I do a little more research and discover that eisek habish was a covert Israeli spy operation in Egypt in 1954. (Read up on it, but know that the story was so recently declassified that there are Israelis who will still instinctively whisper when talking about it.) At one point in the lecture, the speaker shows an old newspaper article from the 50s. The headline, marveling at the fortitude of captured Israeli spies, reads: Me’eizeh chomer kurtzu? From what supernatural, invincible material are these people carved or hewn? (Kortzanim is Hebrew for cookie/dough cutters.)

Me’eizeh chomer kurtzu is a rhetorical question, to be asked with a touch of incredulity. As in: Can you believe these amazing people? Where do they come from?

Before hamatzav, I thought I worked, traveled, and shopped with ordinary people. It’s only now, under the glare of the stage lights, that I see the true caliber of this cast and crew.

What compels a stagehand to step into the role of “The Queen,” donning the royal costume and entering the king’s inner chambers at the risk of death? To proclaim that in defense of this land and this people, if I perish, I perish — but, still, I won’t be deterred?
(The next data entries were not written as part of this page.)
// cycle_counter_tb: self-checking test of the pulse counter.
//
// Random clear / increment stimulus, compared every clock with an integer
// model; a narrow instance also checks wrap-around at 2^W-1.
module cycle_counter_tb;
  import pnfsr_pkg::*;

  localparam int W = CNT_W;
  logic clk = 0, rst, clear, inc;
  logic [W-1:0] count;
  logic [3:0] count4;
  longint unsigned model;
  int unsigned model4;
  int checks = 0, failures = 0;

  cycle_counter #(.W(W)) dut (.*);
  cycle_counter #(.W(4)) dut4 (.clk, .rst, .clear, .inc, .count(count4));

  always #5 clk = ~clk;

  initial begin
    repeat (50000) @(posedge clk);
    failures++;
    $display("watchdog expired");
    $display("TB_RESULT checks=%0d failures=%0d", checks, failures);
    $finish;
  end

  initial begin
    rst = 1; clear = 0; inc = 0; model = 0; model4 = 0;
    @(posedge clk); #1 rst = 0;
    for (int i = 0; i < 5000; i++) begin
      clear = ($urandom_range(0, 199) == 0);
      inc   = $urandom_range(0, 3) != 0;
      @(posedge clk);
      if (clear) begin model = 0; model4 = 0; end
      else if (inc) begin model++; model4 = (model4 + 1) % 16; end
      #1;
      checks += 2;
      if (count !== W'(model)) begin
        failures++;
        if (failures < 10) $display("count %0d exp %0d", count, model);
      end
      if (count4 !== 4'(model4)) begin
        failures++;
        if (failures < 10) $display("count4 %0d exp %0d", count4, model4);
      end
    end
    $display("TB_RESULT checks=%0d failures=%0d", checks, failures);
    $finish;
  end
endmodule
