// feedback_logic: the feedback network of the field shift register.
//
// The bit fed back to stage 1 is the modulo-2 sum of the tapped stages,
// or its complement when `complement` is set. The highest stage of the
// effective length (`length`, 1..N) is always tapped; up to N_TAPS-1 more
// taps are given as stage numbers in `taps`, 0 meaning unused, so that
// feedback polynomials with up to N_TAPS+1 terms can be set. The usual
// three-tap case uses taps i < j and the last stage r = length.
//
// An optional nonlinear term (`nl_en`) is an AND gate that recognises one
// register state: it is 1 when every stage selected by `nl_mask` equals
// the matching bit of `nl_pattern`. Its output is added modulo 2 to the
// other feedback terms, so the recognised state jumps to a successor other
// than its normal one; this is how a maximal-length cycle is truncated.
//
// Purely combinational. From the original hardware: six taps, XOR or XNOR
// sum, a tap always on the last stage, the AND-gate nonlinear term. Own
// choices: tap numbers as binary stage numbers, a tap on a stage outside
// 1..N contributes nothing, and the AND gate's state given as mask/pattern.
module feedback_logic
  import pnfsr_pkg::*;
#(
  parameter int unsigned N     = N_STAGES,
  parameter int unsigned NTAPS = N_TAPS
) (
  input  logic [N-1:0]                       state,
  input  logic [$clog2(N+1)-1:0]             length,      // last stage r
  input  logic [NTAPS-2:0][$clog2(N+1)-1:0]  taps,        // extra taps, 0 = off
  input  logic                               complement,  // XNOR instead of XOR
  input  logic                               nl_en,       // nonlinear term on
  input  logic [N-1:0]                       nl_mask,     // stages the AND gate sees
  input  logic [N-1:0]                       nl_pattern,  // state it recognises
  output logic                               nl_hit,      // AND gate output
  output logic                               fb
);

  localparam int unsigned PW = $clog2(N + 1);

  // Content of the stage with the given number, 0 for stage 0 or > N.
  function automatic logic stage_bit(input logic [N-1:0] s, input logic [PW-1:0] num);
    logic b;
    b = 1'b0;
    for (int k = 1; k <= N; k++)
      if (num == PW'(k)) b = s[k-1];
    return b;
  endfunction

  logic lin_sum;

  always_comb begin
    lin_sum = stage_bit(state, length);
    for (int t = 0; t < NTAPS - 1; t++)
      lin_sum ^= stage_bit(state, taps[t]);
    nl_hit = nl_en && (((state ~^ nl_pattern) | ~nl_mask) == '1);
    fb     = lin_sum ^ complement ^ nl_hit;
  end

endmodule
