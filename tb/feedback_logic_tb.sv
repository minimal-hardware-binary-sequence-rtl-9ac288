// feedback_logic_tb: self-checking test of the feedback network.
//
// Applies random register states, lengths, tap sets, complement and
// nonlinear-term settings. The expected feedback bit is formed by counting
// the ones among the tapped stages (parity of the count), optionally
// inverted, and the expected AND-gate output by walking the masked stages
// one at a time. A few directed cases check known trinomial feedback.
module feedback_logic_tb;
  import pnfsr_pkg::*;

  localparam int N = N_STAGES;
  localparam int NT = N_TAPS;
  localparam int PW = $clog2(N + 1);

  logic [N-1:0] state, nl_mask, nl_pattern;
  logic [PW-1:0] length;
  logic [NT-2:0][PW-1:0] taps;
  logic complement, nl_en, nl_hit, fb;
  int checks = 0, failures = 0;

  feedback_logic #(.N(N), .NTAPS(NT)) dut (.*);

  initial begin
    #100000;
    failures++;
    $display("watchdog expired");
    $display("TB_RESULT checks=%0d failures=%0d", checks, failures);
    $finish;
  end

  task automatic check_now();
    int ones;
    bit exp_hit, exp_fb;
    ones = 0;
    if (length >= 1 && length <= N && state[length-1]) ones++;
    for (int t = 0; t < NT - 1; t++)
      if (taps[t] >= 1 && taps[t] <= N && state[taps[t]-1]) ones++;
    exp_hit = nl_en;
    for (int k = 0; k < N; k++)
      if (nl_mask[k] && state[k] != nl_pattern[k]) exp_hit = 0;
    exp_fb = ((ones % 2) == 1) ^ complement ^ exp_hit;
    checks += 2;
    if (nl_hit !== exp_hit || fb !== exp_fb) begin
      failures++;
      if (failures < 10)
        $display("state %h len %0d taps %p comp %b nl %b: fb %b exp %b hit %b exp %b",
                 state, length, taps, complement, nl_en, fb, exp_fb, nl_hit, exp_hit);
    end
  endtask

  initial begin
    // directed: taps 2 and r=5, state with stage 2 = 1 and stage 5 = 0
    state = '0; state[1] = 1; length = 5; taps = '0; taps[0] = 2;
    complement = 0; nl_en = 0; nl_mask = '0; nl_pattern = '0;
    #1 check_now();
    checks++; if (fb !== 1'b1) failures++;
    complement = 1;
    #1 check_now();
    checks++; if (fb !== 1'b0) failures++;
    // nonlinear term: recognise state exactly, inverts the feedback
    complement = 0; nl_en = 1; nl_mask = '1; nl_pattern = state;
    #1 check_now();
    checks++; if (fb !== 1'b0 || nl_hit !== 1'b1) failures++;
    for (int i = 0; i < 20000; i++) begin
      state = {$urandom, $urandom};
      length = PW'($urandom_range(1, N));
      for (int t = 0; t < NT - 1; t++)
        taps[t] = ($urandom_range(0, 2) == 0) ? '0 : PW'($urandom_range(1, N + 3));
      complement = $urandom_range(0, 1);
      nl_en = $urandom_range(0, 1);
      nl_mask = {$urandom, $urandom} & {$urandom, $urandom} & {$urandom, $urandom};
      // make the AND gate fire often: pattern mostly equal to state
      nl_pattern = ($urandom_range(0, 1)) ? state : state ^ (N'(1) << $urandom_range(0, N - 1));
      #1 check_now();
    end
    $display("TB_RESULT checks=%0d failures=%0d", checks, failures);
    $finish;
  end
endmodule
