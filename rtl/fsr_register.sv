// fsr_register: the field shift register itself.
//
// N flip-flops connected as a shift register. Stage 1 (bit 0) receives the
// feedback bit and each stage k passes its content to stage k+1 on every
// enabled clock. Any initial state can be inserted in parallel with `load`,
// which has priority over `shift`. All N stages shift; the effective
// length of the register is set by which stage the feedback logic treats as
// the last one, and stages above it only carry delayed copies. The sequence
// output is the content of the stage chosen by `out_sel` (1..N); an
// out_sel of 0 or above N gives 0.
//
// Timing: state and seq_out change one clock after load/shift; seq_out is a
// combinational mux of the registered state.
//
// From the original hardware: 35 stages, insertable initial state, output
// from the last or any other stage. Own choices: synchronous active-high
// reset to all zeros, and the bit ordering (bit k-1 = stage k).
module fsr_register
  import pnfsr_pkg::*;
#(
  parameter int unsigned N = N_STAGES
) (
  input  logic                         clk,
  input  logic                         rst,
  input  logic                         load,      // insert init_state
  input  logic [N-1:0]                 init_state,
  input  logic                         shift,     // one clock pulse to the FSR
  input  logic                         fb_in,     // feedback into stage 1
  input  logic [$clog2(N+1)-1:0]       out_sel,   // stage taken as output
  output logic [N-1:0]                 state,     // stage k at bit k-1
  output logic                         seq_out
);

  always_ff @(posedge clk) begin
    if (rst)        state <= '0;
    else if (load)  state <= init_state;
    else if (shift) state <= {state[N-2:0], fb_in};
  end

  always_comb begin
    seq_out = 1'b0;
    for (int k = 1; k <= N; k++)
      if (out_sel == ($clog2(N+1))'(k)) seq_out = state[k-1];
  end

endmodule
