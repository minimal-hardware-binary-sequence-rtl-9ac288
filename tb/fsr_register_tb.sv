// fsr_register_tb: self-checking test of the shift register.
//
// Drives random load / shift / feedback / output-select patterns into a
// 35-stage register and compares its state and selected output every
// clock with a model that keeps the stages as an unpacked bit array
// (stage 1 at index 1) and moves them one by one.
module fsr_register_tb;
  import pnfsr_pkg::*;

  localparam int N = N_STAGES;
  localparam int PW = $clog2(N + 1);

  logic clk = 0, rst, load, shift, fb_in, seq_out;
  logic [N-1:0] init_state, state;
  logic [PW-1:0] out_sel;
  bit   model [1:N];
  int   checks = 0, failures = 0;

  fsr_register #(.N(N)) dut (.*);

  always #5 clk = ~clk;

  initial begin
    repeat (20000) @(posedge clk);
    failures++;
    $display("watchdog expired");
    $display("TB_RESULT checks=%0d failures=%0d", checks, failures);
    $finish;
  end

  task automatic compare();
    bit exp_out;
    for (int k = 1; k <= N; k++) begin
      checks++;
      if (state[k-1] !== model[k]) begin
        failures++;
        if (failures < 10) $display("stage %0d: got %b exp %b", k, state[k-1], model[k]);
      end
    end
    exp_out = (out_sel >= 1 && out_sel <= N) ? model[out_sel] : 1'b0;
    checks++;
    if (seq_out !== exp_out) begin
      failures++;
      if (failures < 10) $display("seq_out sel %0d: got %b exp %b", out_sel, seq_out, exp_out);
    end
  endtask

  initial begin
    rst = 1; load = 0; shift = 0; fb_in = 0; init_state = '0; out_sel = '0;
    for (int k = 1; k <= N; k++) model[k] = 0;
    @(posedge clk); #1 rst = 0;
    compare();
    for (int cyc = 0; cyc < 3000; cyc++) begin
      load  = ($urandom_range(0, 15) == 0);
      shift = $urandom_range(0, 3) != 0;
      fb_in = $urandom_range(0, 1);
      init_state = {$urandom, $urandom};
      out_sel = PW'($urandom_range(0, N + 2));
      @(posedge clk);
      if (load) begin
        for (int k = 1; k <= N; k++) model[k] = init_state[k-1];
      end else if (shift) begin
        for (int k = N; k >= 2; k--) model[k] = model[k-1];
        model[1] = fb_in;
      end
      #1 compare();
    end
    $display("TB_RESULT checks=%0d failures=%0d", checks, failures);
    $finish;
  end
endmodule
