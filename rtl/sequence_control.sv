// sequence_control: the sequential control network.
//
// A run starts with `start` (from idle or after a finished run). The
// controller first inserts the initial state into the register (ST_LOAD,
// `load`), then has the word detector sample it and clears the pulse
// counter (ST_SAMPLE, `sample`, `cnt_clear`). In ST_RUN it enables the
// clock to the register (`shift`) and counts each pulse (`cnt_inc`).
// The detector's match is ignored until at least one pulse has been
// applied (the detector is "primed" by the first pulse), since the
// register starts in the word it is looking for. In MODE_MEASURE the first
// match after that stops the clock and ST_DONE holds the count, which is
// then the cycle length. In MODE_GENERATE matches are ignored and the
// register runs as a free sequence generator. `stop` returns to ST_IDLE
// from any state, aborting a run.
//
// Timing: a cycle of length P ends with done rising P+3 clocks after the
// clock edge that samples `start`: one clock each for LOAD and SAMPLE,
// P shifting clocks, and one clock to see the match. Outputs are decoded
// from the state register.
// From the original hardware: insert, prime, clock until the initial state
// returns. Own choices: the state encoding, the stop input, the
// generator mode, synchronous reset.
module sequence_control
  import pnfsr_pkg::*;
(
  input  logic        clk,
  input  logic        rst,
  input  logic        start,
  input  logic        stop,
  input  run_mode_e   mode,
  input  logic        match,
  output logic        load,
  output logic        sample,
  output logic        shift,
  output logic        cnt_clear,
  output logic        cnt_inc,
  output logic        busy,
  output logic        done,
  output ctrl_state_e state
);

  logic      primed;
  run_mode_e mode_q;
  logic      hit;

  assign hit = (state == ST_RUN) && (mode_q == MODE_MEASURE) && primed && match;

  always_ff @(posedge clk) begin
    if (rst || stop) begin
      state  <= ST_IDLE;
      primed <= 1'b0;
      mode_q <= MODE_MEASURE;
    end else begin
      unique case (state)
        ST_IDLE, ST_DONE:
          if (start) begin
            state  <= ST_LOAD;
            mode_q <= mode;
          end
        ST_LOAD:   state <= ST_SAMPLE;
        ST_SAMPLE: begin
          state  <= ST_RUN;
          primed <= 1'b0;
        end
        ST_RUN: begin
          if (hit) state <= ST_DONE;
          else     primed <= 1'b1;
        end
        default:   state <= ST_IDLE;
      endcase
    end
  end

  always_comb begin
    load      = (state == ST_LOAD);
    sample    = (state == ST_SAMPLE);
    cnt_clear = (state == ST_SAMPLE);
    shift     = (state == ST_RUN) && !hit && !stop;
    cnt_inc   = shift;
    busy      = (state == ST_LOAD) || (state == ST_SAMPLE) || (state == ST_RUN);
    done      = (state == ST_DONE);
  end

endmodule
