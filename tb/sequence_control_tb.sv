// sequence_control_tb: self-checking test of the control network.
//
// Plays the word detector by hand: after the controller enters its run
// state the testbench asserts `match` on the clock where a pretend cycle of
// length P has completed (P counted from the shift enables it sees), and
// also asserts it before the first pulse to check that the unprimed match
// is ignored. Checks the order load -> sample -> run, the number of shift
// pulses, the P+3 clock latency from start to done, stop, and generator
// mode, where matches must not end the run.
module sequence_control_tb;
  import pnfsr_pkg::*;

  logic clk = 0, rst, start, stop, match;
  run_mode_e mode;
  logic load, sample, shift, cnt_clear, cnt_inc, busy, done;
  ctrl_state_e state;
  int checks = 0, failures = 0;

  sequence_control dut (.*);

  always #5 clk = ~clk;

  initial begin
    repeat (200000) @(posedge clk);
    failures++;
    $display("watchdog expired");
    $display("TB_RESULT checks=%0d failures=%0d", checks, failures);
    $finish;
  end

  task automatic expect_(input bit cond, input string what);
    checks++;
    if (!cond) begin
      failures++;
      if (failures < 20) $display("FAIL %s at %0t", what, $time);
    end
  endtask

  // Measure run of pretend cycle length p.
  task automatic measure(input int p);
    int shifts, clocks;
    start = 1; mode = MODE_MEASURE;
    @(posedge clk); #1 start = 0;
    clocks = 1;
    expect_(load && busy && !shift, "load after start");
    @(posedge clk); #1 clocks++;
    expect_(sample && cnt_clear && !shift, "sample after load");
    @(posedge clk); #1 clocks++;
    shifts = 0;
    // in run: detector sees initial state before first pulse
    match = 1;
    #1 expect_(shift && cnt_inc, "unprimed match ignored");
    while (!done && clocks < p + 100) begin
      match = (shifts == p);
      #1;
      if (shift) shifts++;
      expect_(shift == cnt_inc, "inc follows shift");
      @(posedge clk); #1 clocks++;
    end
    match = 0;
    expect_(done && !busy, "done reached");
    expect_(shifts == p, $sformatf("shift pulses %0d exp %0d", shifts, p));
    expect_(clocks - 1 == p + 3, $sformatf("latency %0d exp %0d", clocks - 1, p + 3));
    repeat (3) begin
      @(posedge clk); #1 expect_(done && !shift, "done holds");
    end
  endtask

  initial begin
    rst = 1; start = 0; stop = 0; match = 0; mode = MODE_MEASURE;
    repeat (2) @(posedge clk);
    #1 rst = 0;
    expect_(state == ST_IDLE && !busy && !done, "idle after reset");
    for (int i = 0; i < 30; i++) measure(1 + $urandom_range(0, 200));
    measure(1);
    // stop aborts a run
    start = 1; @(posedge clk); #1 start = 0;
    repeat (10) @(posedge clk);
    #1 expect_(busy && shift, "running before stop");
    stop = 1; #1 expect_(!shift, "stop gates shift");
    @(posedge clk); #1 stop = 0;
    expect_(state == ST_IDLE && !busy, "idle after stop");
    // generator mode ignores matches
    mode = MODE_GENERATE; start = 1; @(posedge clk); #1 start = 0; mode = MODE_MEASURE;
    repeat (2) @(posedge clk);
    for (int i = 0; i < 100; i++) begin
      match = $urandom_range(0, 1);
      #1 expect_(shift && busy, "generator keeps running");
      @(posedge clk); #1;
    end
    stop = 1; @(posedge clk); #1 stop = 0; match = 0;
    expect_(state == ST_IDLE, "generator stopped");
    $display("TB_RESULT checks=%0d failures=%0d", checks, failures);
    $finish;
  end
endmodule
To respond to a matzav that is kashuach in every conceivable way with the attitude of, This is my cue! — who knows whether it was just for such a time that I have been cast in this role?

It can only be because these actors are made from a material that is both of this world and beyond it; that in playing the role of the hero, they have finally shed their costumes and are actually playing themselves.

Kashuach. Hamatzav. Shigrah. The words are new, but the script is very old.

My students and I await the curtain call after its final act, when the theater will reverberate, not with dakot dumiyot, but with the sounds of orah, v’simchah, v’sasson, v’yikar.